• [Work required] Reproduce verbatim the lines of the material below, starting at the line with "repository a-novel-iterative-threshold-rtl-0c8ccf" and ending at the line with "iterative scheme (the", both inclusive; skip the rest.
(Data for the task Opens)
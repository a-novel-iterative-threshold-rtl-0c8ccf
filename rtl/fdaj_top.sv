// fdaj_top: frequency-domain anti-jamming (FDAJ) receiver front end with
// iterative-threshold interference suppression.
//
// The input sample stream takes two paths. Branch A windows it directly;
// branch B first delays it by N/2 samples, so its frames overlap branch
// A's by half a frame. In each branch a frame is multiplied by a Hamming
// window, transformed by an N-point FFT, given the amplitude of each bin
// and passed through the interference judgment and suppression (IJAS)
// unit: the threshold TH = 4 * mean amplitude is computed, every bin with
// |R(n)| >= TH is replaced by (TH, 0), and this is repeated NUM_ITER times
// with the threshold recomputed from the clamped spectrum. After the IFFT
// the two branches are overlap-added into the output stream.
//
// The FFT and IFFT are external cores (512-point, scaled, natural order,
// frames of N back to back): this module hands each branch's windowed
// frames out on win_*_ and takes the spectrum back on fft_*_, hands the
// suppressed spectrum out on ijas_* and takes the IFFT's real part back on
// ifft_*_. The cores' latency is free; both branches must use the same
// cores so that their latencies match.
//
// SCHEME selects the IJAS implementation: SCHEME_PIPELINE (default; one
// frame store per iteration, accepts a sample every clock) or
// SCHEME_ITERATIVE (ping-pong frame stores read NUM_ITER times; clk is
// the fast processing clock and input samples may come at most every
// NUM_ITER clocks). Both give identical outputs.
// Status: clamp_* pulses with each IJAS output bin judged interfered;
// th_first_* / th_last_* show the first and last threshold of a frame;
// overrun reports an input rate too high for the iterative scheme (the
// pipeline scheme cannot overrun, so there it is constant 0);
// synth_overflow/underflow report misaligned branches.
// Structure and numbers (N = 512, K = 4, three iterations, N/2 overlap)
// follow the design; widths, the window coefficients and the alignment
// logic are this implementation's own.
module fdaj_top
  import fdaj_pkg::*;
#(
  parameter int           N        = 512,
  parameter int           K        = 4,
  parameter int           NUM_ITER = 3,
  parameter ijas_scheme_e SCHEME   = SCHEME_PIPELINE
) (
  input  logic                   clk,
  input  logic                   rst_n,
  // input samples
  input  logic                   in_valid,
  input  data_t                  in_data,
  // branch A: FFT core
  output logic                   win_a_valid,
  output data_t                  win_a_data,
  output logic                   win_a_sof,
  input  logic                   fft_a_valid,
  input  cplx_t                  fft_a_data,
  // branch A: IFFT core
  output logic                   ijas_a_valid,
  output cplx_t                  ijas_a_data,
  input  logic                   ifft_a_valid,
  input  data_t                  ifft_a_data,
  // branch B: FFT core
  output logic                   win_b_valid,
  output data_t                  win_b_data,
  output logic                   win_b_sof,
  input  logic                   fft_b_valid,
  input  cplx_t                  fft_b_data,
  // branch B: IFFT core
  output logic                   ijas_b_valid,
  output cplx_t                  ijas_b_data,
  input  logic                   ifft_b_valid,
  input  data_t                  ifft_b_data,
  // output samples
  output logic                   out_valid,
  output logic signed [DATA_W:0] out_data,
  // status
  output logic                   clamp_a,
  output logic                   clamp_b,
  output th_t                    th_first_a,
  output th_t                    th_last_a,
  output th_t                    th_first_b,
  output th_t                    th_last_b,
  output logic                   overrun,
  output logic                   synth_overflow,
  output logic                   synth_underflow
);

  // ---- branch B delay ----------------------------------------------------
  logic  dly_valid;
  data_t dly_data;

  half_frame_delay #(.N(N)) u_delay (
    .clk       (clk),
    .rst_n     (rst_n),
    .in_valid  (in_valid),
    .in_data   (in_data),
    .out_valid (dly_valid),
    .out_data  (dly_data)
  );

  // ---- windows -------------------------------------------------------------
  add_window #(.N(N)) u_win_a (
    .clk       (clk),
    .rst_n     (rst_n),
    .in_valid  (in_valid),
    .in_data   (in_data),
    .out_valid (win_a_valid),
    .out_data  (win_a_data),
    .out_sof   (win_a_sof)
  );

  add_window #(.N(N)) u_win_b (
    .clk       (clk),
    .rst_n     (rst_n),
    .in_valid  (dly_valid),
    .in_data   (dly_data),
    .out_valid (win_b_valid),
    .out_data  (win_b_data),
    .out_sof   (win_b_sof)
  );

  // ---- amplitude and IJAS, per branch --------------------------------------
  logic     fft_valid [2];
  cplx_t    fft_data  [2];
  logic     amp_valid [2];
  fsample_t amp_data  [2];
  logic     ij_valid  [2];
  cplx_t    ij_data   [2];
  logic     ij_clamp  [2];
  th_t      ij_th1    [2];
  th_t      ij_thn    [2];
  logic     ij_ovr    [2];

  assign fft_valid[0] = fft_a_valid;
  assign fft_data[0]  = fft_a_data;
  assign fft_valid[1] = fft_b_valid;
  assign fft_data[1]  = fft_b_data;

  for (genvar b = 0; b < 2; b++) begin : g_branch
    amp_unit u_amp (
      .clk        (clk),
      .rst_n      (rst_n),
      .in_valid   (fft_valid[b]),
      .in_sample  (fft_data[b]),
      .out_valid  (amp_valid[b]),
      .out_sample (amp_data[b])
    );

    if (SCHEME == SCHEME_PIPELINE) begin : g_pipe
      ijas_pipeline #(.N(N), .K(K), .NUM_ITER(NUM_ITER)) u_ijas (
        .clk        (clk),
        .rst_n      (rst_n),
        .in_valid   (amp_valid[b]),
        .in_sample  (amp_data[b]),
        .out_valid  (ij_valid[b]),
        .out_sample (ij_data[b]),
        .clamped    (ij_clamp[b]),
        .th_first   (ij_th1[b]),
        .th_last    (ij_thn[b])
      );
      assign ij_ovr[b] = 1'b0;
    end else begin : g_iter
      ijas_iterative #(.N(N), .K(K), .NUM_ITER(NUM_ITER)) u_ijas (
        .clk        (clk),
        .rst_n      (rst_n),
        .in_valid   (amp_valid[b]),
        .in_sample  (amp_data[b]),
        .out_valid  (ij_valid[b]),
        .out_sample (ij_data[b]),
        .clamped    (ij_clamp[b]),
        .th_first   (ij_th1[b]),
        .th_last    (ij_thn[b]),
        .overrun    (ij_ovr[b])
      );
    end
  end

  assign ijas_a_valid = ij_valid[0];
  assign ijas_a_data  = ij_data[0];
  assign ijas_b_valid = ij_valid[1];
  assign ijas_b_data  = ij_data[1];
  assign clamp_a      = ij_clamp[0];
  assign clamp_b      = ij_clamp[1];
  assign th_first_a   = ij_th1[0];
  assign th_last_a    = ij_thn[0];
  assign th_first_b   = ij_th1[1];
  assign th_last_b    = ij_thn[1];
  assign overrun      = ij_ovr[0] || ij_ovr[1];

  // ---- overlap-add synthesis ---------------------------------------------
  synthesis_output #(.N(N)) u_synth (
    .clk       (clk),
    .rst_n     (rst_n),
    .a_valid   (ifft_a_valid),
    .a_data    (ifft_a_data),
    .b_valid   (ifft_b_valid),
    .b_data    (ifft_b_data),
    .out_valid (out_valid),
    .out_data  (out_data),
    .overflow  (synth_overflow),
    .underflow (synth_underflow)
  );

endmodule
(Data for the task Closes)
(Data for the task Opens)
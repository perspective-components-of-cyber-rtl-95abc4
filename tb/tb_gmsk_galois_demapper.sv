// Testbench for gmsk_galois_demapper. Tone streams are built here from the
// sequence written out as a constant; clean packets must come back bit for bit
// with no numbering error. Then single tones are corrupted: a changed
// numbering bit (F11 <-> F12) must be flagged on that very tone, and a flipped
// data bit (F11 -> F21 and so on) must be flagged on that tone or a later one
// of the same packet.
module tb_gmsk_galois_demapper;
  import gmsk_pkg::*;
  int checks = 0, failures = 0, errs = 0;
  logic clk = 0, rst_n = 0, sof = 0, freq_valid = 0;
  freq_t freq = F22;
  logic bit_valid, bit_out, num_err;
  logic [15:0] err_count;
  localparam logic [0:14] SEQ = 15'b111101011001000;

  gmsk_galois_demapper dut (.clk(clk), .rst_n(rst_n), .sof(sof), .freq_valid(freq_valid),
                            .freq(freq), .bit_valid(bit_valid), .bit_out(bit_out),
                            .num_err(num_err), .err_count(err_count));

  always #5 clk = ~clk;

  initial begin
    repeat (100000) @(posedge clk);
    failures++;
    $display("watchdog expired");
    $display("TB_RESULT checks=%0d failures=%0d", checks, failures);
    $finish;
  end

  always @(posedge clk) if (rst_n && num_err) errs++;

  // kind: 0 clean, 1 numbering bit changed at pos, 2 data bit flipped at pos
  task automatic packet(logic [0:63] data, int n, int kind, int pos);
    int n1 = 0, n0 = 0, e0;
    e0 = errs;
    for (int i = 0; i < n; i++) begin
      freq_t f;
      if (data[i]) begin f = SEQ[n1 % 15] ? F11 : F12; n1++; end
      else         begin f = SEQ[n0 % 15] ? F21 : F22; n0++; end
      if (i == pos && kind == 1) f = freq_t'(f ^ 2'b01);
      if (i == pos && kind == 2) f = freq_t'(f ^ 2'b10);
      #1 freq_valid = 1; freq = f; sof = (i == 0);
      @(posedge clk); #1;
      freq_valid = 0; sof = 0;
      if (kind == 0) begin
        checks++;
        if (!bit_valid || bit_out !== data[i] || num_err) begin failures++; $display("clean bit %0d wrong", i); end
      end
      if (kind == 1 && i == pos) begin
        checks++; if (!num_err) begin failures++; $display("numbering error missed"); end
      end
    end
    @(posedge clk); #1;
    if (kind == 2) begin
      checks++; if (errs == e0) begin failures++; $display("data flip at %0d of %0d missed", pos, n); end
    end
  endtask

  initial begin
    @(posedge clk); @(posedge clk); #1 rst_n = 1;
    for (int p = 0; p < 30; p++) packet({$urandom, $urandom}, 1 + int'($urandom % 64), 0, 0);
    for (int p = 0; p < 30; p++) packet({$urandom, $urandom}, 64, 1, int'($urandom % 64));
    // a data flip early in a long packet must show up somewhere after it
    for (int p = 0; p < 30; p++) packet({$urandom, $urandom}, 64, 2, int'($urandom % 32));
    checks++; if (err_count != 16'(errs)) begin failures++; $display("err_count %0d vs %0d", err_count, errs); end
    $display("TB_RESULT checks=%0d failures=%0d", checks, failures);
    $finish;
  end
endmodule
(Data for the task Closes)
(Data for the task Opens)
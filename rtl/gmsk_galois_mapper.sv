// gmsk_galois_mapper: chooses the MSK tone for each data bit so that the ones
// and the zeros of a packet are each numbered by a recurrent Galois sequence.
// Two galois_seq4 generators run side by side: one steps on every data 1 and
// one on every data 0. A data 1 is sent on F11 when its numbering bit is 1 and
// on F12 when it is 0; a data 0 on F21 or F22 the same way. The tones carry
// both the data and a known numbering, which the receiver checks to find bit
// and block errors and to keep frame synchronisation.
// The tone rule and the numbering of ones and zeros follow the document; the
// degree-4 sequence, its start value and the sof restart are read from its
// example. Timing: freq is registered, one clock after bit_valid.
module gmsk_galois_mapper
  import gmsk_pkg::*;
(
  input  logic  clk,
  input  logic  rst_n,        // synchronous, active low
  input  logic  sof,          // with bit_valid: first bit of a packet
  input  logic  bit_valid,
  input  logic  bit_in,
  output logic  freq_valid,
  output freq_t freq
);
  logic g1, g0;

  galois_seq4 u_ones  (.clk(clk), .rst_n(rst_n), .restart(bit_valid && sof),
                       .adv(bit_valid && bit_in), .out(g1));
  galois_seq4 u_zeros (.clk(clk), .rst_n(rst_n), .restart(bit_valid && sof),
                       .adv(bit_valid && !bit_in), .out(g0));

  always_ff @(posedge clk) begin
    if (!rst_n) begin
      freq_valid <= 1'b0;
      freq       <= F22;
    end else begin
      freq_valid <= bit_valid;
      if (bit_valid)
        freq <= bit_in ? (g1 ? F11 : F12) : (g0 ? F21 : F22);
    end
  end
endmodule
(Data for the task Closes)
• [Solution to this exercise]
repository a-novel-iterative-threshold-rtl-0c8ccf
filename rtl/fdaj_top.sv
// fdaj_top: frequency-domain anti-jamming (FDAJ) receiver front end with
// iterative-threshold interference suppression.
//
// The input sample stream takes two paths. Branch A windows it directly;
// branch B first delays it by N/2 samples, so its frames overlap branch
// A's by half a frame. In each branch a frame is multiplied by a Hamming
// window, transformed by an N-point FFT, given the amplitude of each bin
// and passed through the interference judgment and suppression (IJAS)
// unit: the threshold TH = 4 * mean amplitude is computed, every bin with
// |R(n)| >= TH is replaced by (TH, 0), and this is repeated NUM_ITER times
// with the threshold recomputed from the clamped spectrum. After the IFFT
// the two branches are overlap-added into the output stream.
//
// The FFT and IFFT are external cores (512-point, scaled, natural order,
// frames of N back to back): this module hands each branch's windowed
// frames out on win_*_ and takes the spectrum back on fft_*_, hands the
// suppressed spectrum out on ijas_* and takes the IFFT's real part back on
// ifft_*_. The cores' latency is free; both branches must use the same
// cores so that their latencies match.
//
// SCHEME selects the IJAS implementation: SCHEME_PIPELINE (default; one
// frame store per iteration, accepts a sample every clock) or
// SCHEME_ITERATIVE (ping-pong frame stores read NUM_ITER times; clk is
// the fast processing clock and input samples may come at most every
// NUM_ITER clocks). Both give identical outputs.
// Status: clamp_* pulses with each IJAS output bin judged interfered;
// th_first_* / th_last_* show the first and last threshold of a frame;
// overrun reports an input rate too high for the iterative scheme (the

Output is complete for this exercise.